(Dataset extract)
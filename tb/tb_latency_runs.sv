// tb_latency_runs: the link latency measurement procedure, simulated.
//
// Ten runs of 1000 samples each. Before every run both nodes are reset and
// the link is taken down and brought back after a random delay, as a power
// cycle with reprogramming would do. In each run the test waits for the
// Endpoint to synchronise, then takes 1000 samples: the test word is sent
// through the Wishbone register at a random moment and the skew between
// the rising edges of the Tx and Rx detector pulses is measured in clock
// cycles. Because the link model has a fixed latency, the gateware's own
// contribution must leave every sample, in every run, equal to the link
// latency: zero cycle-level variation in a run and from reset to reset.
// The Endpoint time must equal the Master time throughout each run.
`timescale 1ns/1ps
module tb_latency_runs;
  import tfc_pkg::*;
  localparam int unsigned RUNS    = 10;
  localparam int unsigned SAMPLES = 1000;
  localparam int unsigned LAT     = 13;

  logic              clk = 1'b0;
  logic              rst;
  logic              wb_cyc, wb_stb, wb_we, wb_ack;
  logic [4:0]        wb_adr;
  logic [3:0]        wb_sel;
  logic [31:0]       wb_dat_w, wb_dat_r;
  logic [DATA_W-1:0] gbt_tx_data, gbt_rx_data;
  logic [63:0]       master_time, endpoint_time;
  logic              tx_pulse, rx_pulse, gbt_rx_ready, link_up;
  logic [15:0]       tx_hits, rx_hits, endpoint_adjust_count;
  logic              endpoint_synced, endpoint_adjust, endpoint_load;
  logic [DATA_W-1:0] gbt_up_tx_data, gbt_up_rx_data;
  logic              gbt_up_rx_ready, master_throttle_state;
  logic              endpoint_throttle, endpoint_cmd_valid;
  logic [15:0]       endpoint_cmd;
  logic [31:0]       endpoint_status;

  int checks = 0, failures = 0;
  longint cyc = 0, tx_rise = -1;
  int n_samples = 0, run_min, run_max, n_time_checks = 0;
  bit prev_tx = 0, prev_rx = 0;

  tfc_gbt_top dut (
    .clk_m(clk), .rst_m(rst), .wb_cyc, .wb_stb, .wb_we, .wb_adr, .wb_dat_w, .wb_sel,
    .wb_dat_r, .wb_ack, .gbt_tx_data, .master_time, .tx_pulse, .tx_hits,
    .gbt_up_rx_ready, .gbt_up_rx_data, .master_throttle_state,
    .clk_e(clk), .rst_e(rst), .gbt_rx_ready, .gbt_rx_data, .latency_comp(16'(LAT + 1)),
    .endpoint_time, .endpoint_synced, .endpoint_adjust, .endpoint_adjust_count,
    .endpoint_load, .endpoint_status, .endpoint_throttle, .endpoint_cmd_valid, .endpoint_cmd,
    .gbt_up_tx_data, .rx_pulse, .rx_hits
  );

  gbt_link_model #(.LATENCY(LAT)) u_link (
    .clk, .link_up, .corrupt_time(1'b0), .tx_data(gbt_tx_data),
    .rx_data(gbt_rx_data), .rx_ready(gbt_rx_ready)
  );

  gbt_link_model #(.LATENCY(LAT)) u_uplink (
    .clk, .link_up, .corrupt_time(1'b0), .tx_data(gbt_up_tx_data),
    .rx_data(gbt_up_rx_data), .rx_ready(gbt_up_rx_ready)
  );

  always #12.5 clk = ~clk;

  initial begin
    repeat (2_000_000) @(posedge clk);
    failures++;
    $display("watchdog expired");
    $display("TB_RESULT checks=%0d failures=%0d", checks, failures);
    $finish;
  end

  task automatic check(bit ok, string what);
    checks++;
    if (!ok) begin failures++; if (failures < 10) $display("FAIL cycle %0d: %s", cyc, what); end
  endtask

  always @(negedge clk) if (!rst) begin
    cyc++;
    if (tx_pulse && !prev_tx) tx_rise = cyc;
    if (rx_pulse && !prev_rx) begin
      int skew;
      skew = int'(cyc - tx_rise);
      if (skew < run_min) run_min = skew;
      if (skew > run_max) run_max = skew;
      check(skew == LAT, "skew equals link latency");
      n_samples++;
    end
    prev_tx = tx_pulse; prev_rx = rx_pulse;
    if (endpoint_synced) begin
      n_time_checks++;
      if (endpoint_time != master_time) begin
        failures++;
        if (failures < 10) $display("FAIL cycle %0d: time differs", cyc);
      end
    end
  end

  task automatic wr(logic [4:0] adr, logic [31:0] d);
    int edges = 0;
    wb_cyc = 1; wb_stb = 1; wb_we = 1; wb_adr = adr; wb_dat_w = d; wb_sel = 4'hF;
    do begin @(posedge clk); edges++; end while (!wb_ack && edges < 10);
    #1;
    wb_cyc = 0; wb_stb = 0; wb_we = 0;
  endtask

  initial begin
    wb_cyc = 0; wb_stb = 0; wb_we = 0; wb_adr = 0; wb_dat_w = 0; wb_sel = 0; endpoint_status = 0;
    for (int run = 0; run < RUNS; run++) begin
      int first;
      rst = 1; link_up = 0;
      repeat ($urandom_range(3, 200)) @(posedge clk); #1;
      rst = 0;
      repeat ($urandom_range(1, 500)) @(posedge clk); #1;
      link_up = 1;
      wr(5'h4, 32'hDEAD_BEEF);
      wr(5'h8, 32'hC0FF_EE00);
      while (!endpoint_synced) @(posedge clk);
      #1;
      run_min = 1 << 30; run_max = -1;
      first = n_samples;
      for (int s = 0; s < SAMPLES; s++) begin
        wr(5'h0, 32'h7);
        repeat (LAT + 12 + $urandom_range(0, 20)) @(posedge clk); #1;
      end
      check(n_samples - first == SAMPLES, "one measurement per sample");
      check(run_min == run_max, "no latency variation within the run");
      $display("run %0d: %0d samples, skew min %0d max %0d cycles", run, n_samples - first, run_min, run_max);
    end
    check(n_time_checks > 0, "time compared");
    $display("TB_RESULT checks=%0d failures=%0d", checks, failures);
    $finish;
  end
endmodule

(Work required)
Give only the lines from the one holding "word is sent" through the one holding "localparam int unsigned RUNS", each restated exactly as it appears above.

(Result for this task)
// Endpoint to synchronise, then takes 1000 samples: the test word is sent
// through the Wishbone register at a random moment and the skew between
// the rising edges of the Tx and Rx detector pulses is measured in clock
// cycles. Because the link model has a fixed latency, the gateware's own
// contribution must leave every sample, in every run, equal to the link
// latency: zero cycle-level variation in a run and from reset to reset.
// The Endpoint time must equal the Master time throughout each run.
`timescale 1ns/1ps
module tb_latency_runs;
  import tfc_pkg::*;
  localparam int unsigned RUNS    = 10;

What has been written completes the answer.